Orange Beach area, pretty much have a blank slate to work with.

Older property need new drive, parking pad, flagstones, pathway, 

irrigation system and well

bunch of flowers and crap like that.

We have one bid in and need a couple more. 

Have called the local "experts" three times and no return call, phone not answered.

(Won't say who but the name rhymes with "yonder")

Please PM me with contact info -- an after hours number is best -- and I'll call you or reply to the PM.


----------



## hjorgan (Sep 30, 2007)

Tree of Life in Gulf Shores recommended already. Thanks!!!


----------



## hjorgan (Sep 30, 2007)

Got two good references already, one hasn't returned the call.

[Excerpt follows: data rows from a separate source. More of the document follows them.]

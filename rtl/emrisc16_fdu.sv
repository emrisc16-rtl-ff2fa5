// emrisc16_fdu: Fetch and Decode Unit.
//
// An instruction arrives one byte at a time from 8-bit memory, most
// significant byte first. A 2-to-4 decoder enabled by ir_wr picks which of
// four 8-bit instruction registers takes data_in at the clock edge; ir_sel = 0
// is bits [31:24], 3 is bits [7:0]. The four registers are then re-wired into
// the operand buses: op [31:26], dest (rd) [25:22], ra [21:18], rb [17:14],
// immed [15:0] and addr [17:0]. This much follows the document.
//
// Own choice: for the store-type instructions (sbl, sbh, sw, iow) the register
// whose byte goes out is named in the rd field, so rb then carries rd, letting
// the register file's second read port supply the store data.
//
// Timing: registers load on the rising edge; all outputs are combinational
// from them. rst (active high, asynchronous) clears the registers.
module emrisc16_fdu
  import emrisc16_pkg::*;
(
  input  logic        clk,
  input  logic        rst,
  input  logic [7:0]  data_in,
  input  logic        ir_wr,
  input  logic [1:0]  ir_sel,
  output logic [5:0]  op,
  output logic [3:0]  dest,
  output logic [3:0]  ra,
  output logic [3:0]  rb,
  output logic [15:0] immed,
  output logic [17:0] addr
);

  logic [3:0][7:0] ir_q;  // ir_q[3] is the first byte fetched
  logic [31:0]     iw;

  always_ff @(posedge clk or posedge rst) begin
    if (rst) begin
      ir_q <= '0;
    end else if (ir_wr) begin
      ir_q[2'd3 - ir_sel] <= data_in;
    end
  end

  assign iw    = ir_q;
  assign op    = iw[31:26];
  assign dest  = iw[25:22];
  assign ra    = iw[21:18];
  assign rb    = is_store(iw[31:26]) ? iw[25:22] : iw[17:14];
  assign immed = iw[15:0];
  assign addr  = iw[17:0];

endmodule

Any other landscapers out there?


----------



## hjorgan (Sep 30, 2007)

Oh, forgot that we also need someone who can plant trees? Like oaks and whatnot.


----------



## ?MEGA (Jan 31, 2009)

Phillip I got you a good one, he will be back from a conference in Ohio probably saturday so he can meet up with you first part of next week. I just talked to him and he said that he will work with you guys on price. (they are usually on the high end.) I do a lot of business with them and they are an outstanding company. i'll give him your number. ( pensacolalandscaping.com ) 





or i could always give you billys number ..... :letsdrink


----------



## dailysaw (Jan 22, 2008)

Exective Landscaping Inc. 

We can do everything you need done.

Bruce Daily

777-0906

[email protected]


----------



## Pinksnappertrapper (Dec 7, 2007)

Did you loose my number? I talked with you about this a few months ago.


----------